Knowledge Qualifiers

Many times a Supplier will want to insert a “knowledge qualifier” as part of a commitment.  I consider knowledge qualifiers as a form of Ostrich Management where rather than see or look for the problem they bury their head in the sand. What knowledge qualifiers do is try to transfer certain risks to the Buyer. Instead of making the commitment that a certain fact exists or is true, they want include a commitment to the effect that they simply don’t know. For example: “to the best of their knowledge the Product does not have any claims or liens against it” is an example of a knowledge qualifier. 
The impact of the knowledge qualifier is that the Supplier would only be liable if they had actual knowledge of the fact. In the example above if the Supplier didn’t know and there was a lien or claim against the product, they wouldn’t be responsible to correct it. The Supplier met their obligation, since when they sold it to you they had no knowledge of the problem.

You should always avoid knowledge qualifiers as they transfer significant potential risk to the Buyer. 
If you must use the Supplier and the Supplier insists on a knowledge qualifier there are two things that need to be managed.  

You should include an obligation for the Supplier to either perform or state that they have performed reasonable diligence to verify the fact. Simply including a knowledge qualifier places no obligation on the Supplier to check the fact or become knowledgeable on it. Terms should drive the Supplier to behave the way you want especially if you are going to accept any risk.  With a knowledge qualifier alone there would be zero incentive for them to ask or perform any diligence as it could prevent them from making the sale and it would make them liable if they did know and still sold it to you.  Requiring reasonable diligence should reduce the risk and it opens the potential to claim that they failed to use reasonable diligence if a problem arises.
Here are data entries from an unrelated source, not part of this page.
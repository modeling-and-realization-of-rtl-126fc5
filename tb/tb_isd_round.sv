// tb_isd_round: builds final states directly: a random R(N) in each operation's
// range with the right number of digit bits, QM = R - 4^-N, and a carry-save
// residual that is positive, zero or negative.  The reference rounds in real
// arithmetic: it takes the corrected R (R - 4^-N for a negative residual), finds
// its leading power of two, rounds R 2^(23 - lead) to nearest even (the residual
// breaks ties upwards as a sticky bit) and adds lead plus 0 (ISQRT), 1 (SQRT) or
// 2 (DIV) to the exponent.  Also checks overflow, underflow and the special path.
module tb_isd_round;
  import isd_pkg::*;
  localparam int unsigned W  = ISD_W;
  localparam int unsigned QW = ISD_QW;
  localparam int unsigned QF = ISD_QF;
  isd_op_e           op;
  logic [QW-1:0]     q, qm;
  logic [W-1:0]      ws, wc;
  logic signed [9:0] e;
  logic              sgn, sp, inv, dz;
  logic [31:0]       spres, res;
  isd_flags_t        fl;
  int checks = 0, failures = 0;

  isd_round u_dut (.op_i(op), .q_i(q), .qm_i(qm), .ws_i(ws), .wc_i(wc), .exp_i(e),
                   .sign_i(sgn), .special_i(sp), .special_res_i(spres), .invalid_i(inv),
                   .div_zero_i(dz), .result_o(res), .flags_o(fl));

  initial begin
    #1000000;
    failures++;
    $display("TB_RESULT checks=%0d failures=%0d", checks, failures);
    $finish;
  end

  initial begin
    int          n, lead, adj, er, kind;
    longint      rq, ulp, lo, hi, rr, mexp;
    real         rv, sc, fr;
    bit          sticky, up, st_in;
    logic [31:0] expres;
    for (int i = 0; i < 6000; i++) begin
      op = isd_op_e'(i % 3);
      unique case (op)
        OP_ISQRT: begin n = 12; lo = longint'(1) << QF;       hi = longint'(2) << QF; adj = 0; end
        OP_SQRT:  begin n = 13; lo = longint'(1) << (QF - 1); hi = longint'(1) << QF; adj = 1; end
        default:  begin n = 14; lo = longint'(1) << (QF - 3); hi = longint'(1) << (QF - 1); adj = 2; end
      endcase
      ulp = longint'(1) << (QF - 2 * n);
      // R(N) a multiple of 4^-N; the corrected value must stay in range
      rq = lo + ulp + ((longint'({$urandom, $urandom}) & 64'h7FFF_FFFF_FFFF) % (hi - lo - ulp));
      rq = rq - rq % ulp;
      if (i % 50 == 1 && op == OP_ISQRT) rq = hi;   // R = 2, exact
      q  = QW'(rq);
      qm = QW'(rq - ulp);
      kind = (op == OP_ISQRT && rq == hi) ? 0 : $urandom_range(0, 2);
      unique case (kind)
        0:       begin ws = '0;    wc = '0;            end   // zero residual
        1:       begin ws = W'(5); wc = W'(7);         end   // positive
        default: begin ws = '1;    wc = W'(0) - W'(6); end   // negative
      endcase
      e    = 10'($urandom_range(2, 253));
      sgn  = 1'($urandom);
      sp   = 1'b0; spres = '0; inv = 1'b0; dz = 1'b0;
      #1;
      rr     = (kind == 2) ? rq - ulp : rq;
      st_in  = (kind != 0);
      rv     = $itor(rr) / (2.0 ** QF);
      lead   = 1;
      while ((2.0 ** lead) > rv) lead--;
      sc     = rv * (2.0 ** (23 - lead));
      mexp   = $rtoi(sc);
      if ($itor(mexp) > sc) mexp--;
      fr     = sc - $itor(mexp);
      sticky = st_in || (fr != 0.0 && fr != 0.5);
      up     = (fr > 0.5) || (fr == 0.5 && (st_in || mexp[0]));
      mexp   = mexp + longint'(up);
      er     = int'(e) + lead + adj;
      if (mexp == (longint'(1) << 24)) begin mexp = mexp >> 1; er++; end
      expres = (er > 254) ? {sgn, 8'hFF, 23'd0} : {sgn, 8'(er), 23'(mexp)};
      checks++;
      if (res != expres || fl.inexact != (fr != 0.0 || st_in) || fl.overflow != (er > 254)) begin
        failures++;
        if (failures < 8) $display("FAIL op=%0d R=%h kind=%0d -> %h expected %h", op, rq, kind, res, expres);
      end
    end
    // overflow, underflow, special passthrough
    op = OP_DIV; q = QW'(longint'(3) << (QF - 3)); qm = q - 1'b1; ws = '0; wc = '0; sgn = 1'b1;
    e = 10'sd300; #1; checks++;
    if (res != 32'hFF80_0000 || !fl.overflow || !fl.inexact) begin failures++; $display("FAIL overflow %h", res); end
    e = -10'sd5; #1; checks++;
    if (res != 32'h8000_0000 || !fl.underflow) begin failures++; $display("FAIL underflow %h", res); end
    sp = 1'b1; spres = 32'h7FC0_0000; inv = 1'b1; e = 10'sd100; #1; checks++;
    if (res != 32'h7FC0_0000 || !fl.invalid || fl.inexact) begin failures++; $display("FAIL special %h", res); end
    $display("TB_RESULT checks=%0d failures=%0d", checks, failures);
    $finish;
  end
endmodule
The second issue is at what point in time is the knowledge commitment being made. If it is as of the date of signing the agreement and they subsequently gain knowledge of the problem, they have met their commitment because at the time of the signing they didn't know.  If you will be entering into an agreement where products or services are being delivered over an extended period, a commitment that they have no knowledge as of the date of execution of the agreement increases the potential magnitude and cost of the problem for you. If you must agree to a knowledge qualifier you should make the commitment be at the time of delivery for each purchase to mitigate the risk. That creates the situation where if they do subsequently discover the problem, they would have the obligation to correct it before selling you any more. If they sold the item with the knowledge of the problem it would be a breach of the agreement and subject them to damages and potential termination of the agreement.